### Prompt
Look at the entries below and restate word for word the lines from the first through the one that has "of a square".

Dataset records:

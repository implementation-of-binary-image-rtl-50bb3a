// tb_morphology_examples: the four basic operators on the textbook example
// of a square of side 10 and a disc of radius 2 as structuring element,
// run through the processor (24 x 24 frame). Units 0 -> 1 form an opening,
// units 2 -> 3 a closing, and units 0 and 2 on their own give erosion and
// dilation. Each result is compared with the set definitions
//   dilation  A (+) B = { z | (B)z meets A }
//   erosion   A (-) B = { z | (B)z inside A }
// evaluated directly, and with the known shapes: erosion leaves a square of
// side 6, dilation a square of side 14 with rounded corners, the opening a
// square of side 10 with rounded corners, and the closing the square itself.
module tb_morphology_examples;
  import bip_pkg::*;
  localparam int N = 5, W = 24, H = 24, U = 4, PW = 16, NN = N * N;

  logic clk = 0, rst_n = 0, cfg_we = 0, start = 0, in_valid = 0;
  logic [7:0] cfg_addr = '0;
  logic [31:0] cfg_wdata = '0, cfg_rdata;
  logic busy, frame_done, in_ready, out_valid, out_last;
  logic [PW-1:0] in_data = '0, out_data;
  logic [U-1:0] blk_req;
  int checks = 0, failures = 0;
  bit res [$];

  binary_image_processor #(.N(N), .MAX_W(W), .MAX_H(H), .NUM_BCU(U), .PW(PW)) dut (
    .clk(clk), .rst_n(rst_n), .cfg_we(cfg_we), .cfg_addr(cfg_addr), .cfg_wdata(cfg_wdata),
    .cfg_rdata(cfg_rdata), .start(start), .busy(busy), .frame_done(frame_done),
    .in_valid(in_valid), .in_ready(in_ready), .in_data(in_data), .blk_req(blk_req),
    .blk_data('0), .out_valid(out_valid), .out_data(out_data), .out_last(out_last));

  always #5 clk = ~clk;

  initial begin
    repeat (200000) @(posedge clk);
    failures++;
    $display("TB_RESULT checks=%0d failures=%0d", checks, failures);
    $finish;
  end

  always @(posedge clk)
    if (out_valid) for (int b = 0; b < PW; b++) res.push_back(out_data[b]);

  bit A [H][W];
  bit B [N][N];

  function automatic bit in_a(int x, int y);
    return (x >= 0 && y >= 0 && x < W && y < H) ? A[y][x] : 1'b0;
  endfunction

  task automatic wr(logic [7:0] a, logic [31:0] d);
    @(negedge clk); cfg_we = 1; cfg_addr = a; cfg_wdata = d;
    @(negedge clk); cfg_we = 0;
  endtask

  task automatic run(int osel, output bit r [H][W]);
    int k;
    wr(REG_OUTSEL, 32'(osel));
    res.delete();
    @(negedge clk); start = 1; @(negedge clk); start = 0;
    k = 0;
    while (k < W * H / PW) begin
      in_valid = 1;
      for (int b = 0; b < PW; b++) in_data[b] = A[(k*PW + b) / W][(k*PW + b) % W];
      @(posedge clk);
      if (in_ready) k++;
      #1;
    end
    in_valid = 0;
    while (busy) @(negedge clk);
    repeat (3) @(negedge clk);
    checks++;
    if (res.size() != W * H) begin
      failures++;
      $display("FAIL unit %0d: %0d pixels", osel, res.size());
    end
    for (int p = 0; p < W * H; p++) r[p / W][p % W] = (p < res.size()) ? res[p] : 1'b0;
  endtask

  function automatic int side_x(bit r [H][W]);
    int lo, hi;
    lo = W; hi = -1;
    for (int y = 0; y < H; y++) for (int x = 0; x < W; x++)
      if (r[y][x]) begin if (x < lo) lo = x; if (x > hi) hi = x; end
    return hi - lo + 1;
  endfunction

  task automatic compare(string name, bit r [H][W], bit e [H][W]);
    int bad;
    bad = 0;
    for (int y = 0; y < H; y++) for (int x = 0; x < W; x++) if (r[y][x] !== e[y][x]) bad++;
    checks++;
    if (bad != 0) begin failures++; $display("FAIL %s: %0d pixels differ", name, bad); end
  endtask

  initial begin
    bit ero [H][W], dil [H][W], opn [H][W], cls [H][W];
    bit e_ero [H][W], e_dil [H][W], e_opn [H][W], e_cls [H][W];
    logic [31:0] disc;
    int cnt;
    // square of side 10 and a digital disc of radius 2 (x^2 + y^2 <= 4)
    for (int y = 0; y < H; y++) for (int x = 0; x < W; x++) A[y][x] = (x >= 7 && x < 17 && y >= 7 && y < 17);
    disc = '0;
    for (int i = 0; i < N; i++) for (int j = 0; j < N; j++) begin
      B[i][j] = ((i - 2) * (i - 2) + (j - 2) * (j - 2) <= 4);
      disc[i*N + j] = B[i][j];
    end
    // set definitions (the disc is symmetric, so no reflection is needed)
    for (int y = 0; y < H; y++) for (int x = 0; x < W; x++) begin
      bit all_in, any_in;
      all_in = 1; any_in = 0;
      for (int i = 0; i < N; i++) for (int j = 0; j < N; j++) if (B[i][j]) begin
        all_in &= in_a(x + j - 2, y + i - 2);
        any_in |= in_a(x + j - 2, y + i - 2);
      end
      e_ero[y][x] = all_in; e_dil[y][x] = any_in;
    end
    for (int y = 0; y < H; y++) for (int x = 0; x < W; x++) begin
      bit any_e, all_d;
      any_e = 0; all_d = 1;
      for (int i = 0; i < N; i++) for (int j = 0; j < N; j++) if (B[i][j]) begin
        int xx, yy;
        bit in_img;
        xx = x + j - 2; yy = y + i - 2;
        in_img = (xx >= 0 && yy >= 0 && xx < W && yy < H);
        any_e |= in_img && e_ero[yy][xx];
        all_d &= !in_img || e_dil[yy][xx];
      end
      e_opn[y][x] = any_e; e_cls[y][x] = all_d;
    end

    repeat (3) @(negedge clk);
    rst_n = 1;
    wr(REG_WIDTH, W); wr(REG_HEIGHT, H);
    // unit 0: erosion (border 1), unit 1: dilation of unit 0
    wr(8'h10, 32'h0000_0000 | (32'(TAP_E0_RED) << 12) | (32'd5 << 15) | (32'd1 << 19));
    wr(8'h11, 32'(ISEL_WINDOW) | (32'(ISEL_PARAM) << 2) | (32'(LOP_OR) << 4) | (32'(ROP_AND) << 7));
    wr(8'h13, ~disc);
    wr(8'h20, 32'd1 | (32'(TAP_E0_RED) << 12) | (32'd5 << 15));
    wr(8'h21, 32'(ISEL_WINDOW) | (32'(ISEL_PARAM) << 2) | (32'(LOP_AND) << 4) | (32'(ROP_OR) << 7));
    wr(8'h23, disc);
    // unit 2: dilation (border 0), unit 3: erosion of unit 2 (border 1)
    wr(8'h30, 32'd0 | (32'(TAP_E0_RED) << 12) | (32'd5 << 15));
    wr(8'h31, 32'(ISEL_WINDOW) | (32'(ISEL_PARAM) << 2) | (32'(LOP_AND) << 4) | (32'(ROP_OR) << 7));
    wr(8'h33, disc);
    wr(8'h40, 32'd3 | (32'(TAP_E0_RED) << 12) | (32'd5 << 15) | (32'd1 << 19));
    wr(8'h41, 32'(ISEL_WINDOW) | (32'(ISEL_PARAM) << 2) | (32'(LOP_OR) << 4) | (32'(ROP_AND) << 7));
    wr(8'h43, ~disc);

    run(0, ero); compare("erosion", ero, e_ero);
    run(1, opn); compare("opening", opn, e_opn);
    run(2, dil); compare("dilation", dil, e_dil);
    run(3, cls); compare("closing", cls, e_cls);

    // the shapes the definitions predict
    cnt = 0;
    for (int y = 0; y < H; y++) for (int x = 0; x < W; x++) cnt += int'(ero[y][x]);
    checks++; if (cnt != 36 || side_x(ero) != 6) begin failures++; $display("FAIL erosion: %0d pixels", cnt); end
    checks++; if (side_x(dil) != 14 || dil[5][5] || !dil[5][12]) begin failures++; $display("FAIL dilation shape"); end
    checks++; if (side_x(opn) != 10 || opn[7][7] || !opn[7][12] || !opn[12][12]) begin failures++; $display("FAIL opening shape"); end
    compare("closing = square", cls, A);
    $display("erosion side %0d, dilation side %0d, opening side %0d", side_x(ero), side_x(dil), side_x(opn));
    $display("TB_RESULT checks=%0d failures=%0d", checks, failures);
    $finish;
  end
endmodule
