// dct_pair_unit: one input block of the bit-serial 8-point DCT (blocks A, B,
// C and D of the dataflow).
//
// Two serial inputs x_i and x_(7-i) enter a bit-serial adder and a bit-serial
// subtractor (the input butterfly of the Chen DCT).  The sum drives one
// field of constants holding a, c and f, the difference a field holding b, d,
// e and g.  Each field shares one latch chain among its constants and builds
// common parts once (bs_mcm_field); with the default coefficients the sum
// field shares the digits common to a and c, the difference field those
// common to d and e.  The structure follows the design; the coefficient
// values are round(cos(k*pi/16) * 2^8), this design's choice of precision.
//
// Timing: every product bit appears in the same clock as the input bits of
// the same weight.  Inputs are LSB first, sign extended over the frame;
// first marks bit 0 of a frame.  xi - xj is formed (xj is the inverted input).
module dct_pair_unit #(
  parameter int unsigned CW = 8,                  // coefficient width
  parameter int unsigned KA = 181,   // round(256*cos(4pi/16))
  parameter int unsigned KB = 251,   // round(256*cos(pi/16))
  parameter int unsigned KC = 237,   // round(256*cos(2pi/16))
  parameter int unsigned KD = 213,   // round(256*cos(3pi/16))
  parameter int unsigned KE = 142,   // round(256*cos(5pi/16))
  parameter int unsigned KF = 98,    // round(256*cos(6pi/16))
  parameter int unsigned KG = 50    // round(256*cos(7pi/16))
) (
  input  logic               clk,
  input  logic               rst_n,
  input  logic               first,
  input  logic               xi,
  input  logic               xj,
  output bs_pkg::even_prod_t pe,   // (xi + xj) * {a, c, f}
  output bs_pkg::odd_prod_t  po    // (xi - xj) * {b, d, e, g}
);

  localparam logic [2:0][CW-1:0] K_EVEN = {CW'(KF), CW'(KC), CW'(KA)};
  localparam logic [3:0][CW-1:0] K_ODD  = {CW'(KG), CW'(KE), CW'(KD), CW'(KB)};

  logic sum_bit;
  logic diff_bit;
  logic [2:0] p_even;
  logic [3:0] p_odd;

  bs_addsub #(.SUB(1'b0)) u_add (
    .clk(clk), .rst_n(rst_n), .first(first), .a(xi), .b(xj), .s(sum_bit)
  );

  bs_addsub #(.SUB(1'b1)) u_sub (
    .clk(clk), .rst_n(rst_n), .first(first), .a(xi), .b(xj), .s(diff_bit)
  );

  bs_mcm_field #(.NK(3), .CW(CW), .K(K_EVEN), .USE_SD(1'b1)) u_even (
    .clk(clk), .rst_n(rst_n), .first(first), .x(sum_bit), .p(p_even)
  );

  bs_mcm_field #(.NK(4), .CW(CW), .K(K_ODD), .USE_SD(1'b1)) u_odd (
    .clk(clk), .rst_n(rst_n), .first(first), .x(diff_bit), .p(p_odd)
  );

  assign pe = '{a: p_even[0], c: p_even[1], f: p_even[2]};
  assign po = '{b: p_odd[0], d: p_odd[1], e: p_odd[2], g: p_odd[3]};

endmodule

### Solution below
repository implementation-of-binary-image-rtl-50bb3a
// tb_morphology_examples: the four basic operators on the textbook example
// of a square of side 10 and a disc of radius 2 as structuring element,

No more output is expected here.